Emily, que ya no consideraba peligroso escuchar que le alababan, que elogiaban a Valancourt, no intentó interrumpir a Theresa, sino que continuó sentada atenta a sus palabras, aunque casi dominada por el dolor.

—Mi señor —continuó Theresa— está muy triste por monsieur Valancourt y más aún porque dice que han sido muy duros con él últimamente. Gabriel dice que lo ha sabido por el valet de mi señor, que monsieur se había comportado mal en París y había gastado gran cantidad de dinero, más de lo que le gustaba a mi señor, porque se preocupa más del dinero que monsieur Valancourt, que ha sido tratado tristemente. Por ello, monsieur Valancourt fue llevado a prisión en París, y mi señor, dice Gabriel, se negó a sacarle y dijo que merecía sufrir, y, cuando el viejo Gregoire, el mayordomo, se enteró de ello, compró un bastón para irse andando a París a visitar a su joven amo, pero lo siguiente que se supo era que monsieur Valancourt regresaba a casa. Fue un día de alegría cuando llegó, pero estaba tristemente alterado y mi señor le trató con mucha frialdad y él se puso más triste. Poco después volvió al Languedoc, y desde entonces nadie le ha visto.

Theresa se detuvo, y Emily, suspirando profundamente, permaneció con los ojos fijos en el suelo, sin hablar. Tras una larga pausa, preguntó qué más había oído Theresa.

—¿Sin embargo para qué voy a preguntarte? —añadió—, lo que me has dicho es demasiado. ¡Oh, Valancourt! ¡Te has ido para siempre!
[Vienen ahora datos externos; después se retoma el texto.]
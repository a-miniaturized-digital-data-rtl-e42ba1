// Testbench for time_code_control. The testbench plays the digital clock: it makes
// 10 PPS and 1 PPS strobes (compressed to 10 and 100 clock cycles) and keeps the
// time of day, starting a little before a random even minute. Over several
// two-minute intervals it checks that the bits sampled onto the pen are the hours
// and minutes at the mark, most significant first, one every 4 s (zeros after the
// 14 code bits), that a 1 holds the pen for 2 s and a 0 only blips it, and that the
// pen is held for the long dash in the last 10 s of the interval.
module tb_time_code_control;
  import magdas_pkg::*;
  logic clk = 1'b0, rst_n = 1'b0, p1 = 1'b0, p10 = 1'b0;
  bcd_t min_u = '0, min_t = '0, hr_u = '0, hr_t = '0, sec_u = '0, sec_t = '0;
  logic pen, sample, sample_bit;
  logic [13:0] sr_q;
  int checks = 0, failures = 0;
  int hh, mm, ss;           // reference time of day
  int ones = 0, zeros = 0, dashes = 0;
  always #5 clk = ~clk;

  time_code_control dut (.clk, .rst_n, .p1, .p10, .min_u, .min_t, .hr_u, .hr_t,
                         .sec_u, .sec_t, .pen, .sr_q, .sample, .sample_bit);

  task automatic check(input bit ok, input string what);
    checks++;
    if (!ok) begin failures++; $display("FAIL %s at %0d:%0d:%0d", what, hh, mm, ss); end
  endtask

  initial begin
    repeat (200000) @(posedge clk);
    failures++; $display("watchdog"); $display("TB_RESULT checks=%0d failures=%0d", checks, failures); $finish;
  end

  // timing pulses and time of day (digits change on the edge that carries p1)
  int cyc = 0;
  always @(posedge clk) begin
    if (rst_n) begin
      cyc++;
      p10 <= (cyc % 10 == 0);
      p1  <= (cyc % 100 == 0);
      if (p1) begin
        ss++;
        if (ss == 60) begin ss = 0; mm++; end
        if (mm == 60) begin mm = 0; hh++; end
        if (hh == 24) hh = 0;
        sec_u <= 4'(ss % 10); sec_t <= 4'(ss / 10);
        min_u <= 4'(mm % 10); min_t <= 4'(mm / 10);
        hr_u  <= 4'(hh % 10); hr_t  <= 4'(hh / 10);
      end
    end
  end

  // expected sampled bits and pen widths
  logic [13:0] code;
  int k = -1, pen_len = 0, last_bit = 0;
  always @(posedge clk) begin
    if (rst_n) begin
      if (sample) begin
        if (ss % 60 == 0 && mm % 2 == 0) begin
          code = {2'(hh / 10), 4'(hh % 10), 4'(mm / 10), 4'(mm % 10)};
          k = 0;
        end
        if (k >= 0) begin
          check(sample_bit == (k < 14 ? code[13-k] : 1'b0), $sformatf("bit %0d", k));
          check(((mm % 2) * 60 + ss) == 4 * k, "one bit every 4 s");
          k++;
        end
        last_bit = int'(sample_bit);
      end
      if (pen && (mm % 2 == 0 || ss < 50)) pen_len++;
      else if (pen_len > 0) begin
        if (k > 0) begin
          if (last_bit == 1) begin ones++; check(pen_len >= 195 && pen_len <= 205, $sformatf("one is 2 s (%0d)", pen_len)); end
          else begin zeros++; check(pen_len >= 1 && pen_len <= 10, $sformatf("zero is a blip (%0d)", pen_len)); end
        end
        pen_len = 0;
      end
      if (mm % 2 == 1 && ss >= 50 && k >= 0) begin
        checks++; if (!pen) begin failures++; $display("FAIL dash"); end
        dashes++;
      end
    end
  end

  initial begin
    hh = $urandom % 24; mm = 2 * ($urandom % 30) + 1; ss = 40;
    sec_u = 4'(ss % 10); sec_t = 4'(ss / 10);
    min_u = 4'(mm % 10); min_t = 4'(mm / 10);
    hr_u  = 4'(hh % 10); hr_t  = 4'(hh / 10);
    repeat (3) @(posedge clk);
    #1 rst_n = 1'b1;
    repeat (100 * (20 + 3 * 120)) @(posedge clk);
    check(ones > 3 && zeros > 30 && dashes > 1000, $sformatf("coverage %0d %0d %0d", ones, zeros, dashes));
    check(k == 28, $sformatf("28 samples per two minutes (%0d)", k));
    $display("TB_RESULT checks=%0d failures=%0d", checks, failures);
    $finish;
  end
endmodule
Y yo... ¡Yo te he asesinado!

Estas palabras y el rostro desesperado que las acompañaron, alarmaron a Theresa, que empezó a temer que la conmoción que acababa de recibir Emily al enterarse había afectado su sentido.

—Mi querida señorita, recomponeos —dijo—, y no digáis esas espantosas palabras. ¡Vos asesinar a monsieur Valancourt, es imposible!

Emily sólo pudo replicar con un profundo suspiro.

—Querida señora, me rompe el corazón veros así —dijo Theresa—, no os quedéis sentada con los ojos fijos en el suelo y tan pálida y melancólica; me aterra veros. —Emily permaneció silenciosa y pareció no oír nada de lo que le había dicho—. Además, mademoiselle —continuó Theresa—, monsieur Valancourt puede estar vivo y feliz, por lo que sabemos.

Al oír mencionar su nombre, Emily levantó los ojos y los fijó, con una mirada perdida, en Theresa, como si tratara de comprender lo que había dicho.

—¡Ay, mi querida señora —repitió Theresa confundiendo el sentido de su mirada—, monsieur Valancourt puede estar vivo y feliz.

A la repetición de estas palabras, Emily comprendió su sentido, pero en lugar de producir el efecto que intentaban, parecieron aumentar su desolación. Se levantó con violencia de la silla, recorrió la pequeña habitación con pasos rápidos, y suspirando repetidas veces profundamente, batió sus manos y tembló.

Mientras tanto, Theresa, con un afecto simple pero sincero, trató de consolarla; puso más leña en el fuego, que se alzó con una llama más intensa, barrió la chimenea, colocó más cerca la silla que había dejado Emily y sacó después de una alacena un frasco de vino.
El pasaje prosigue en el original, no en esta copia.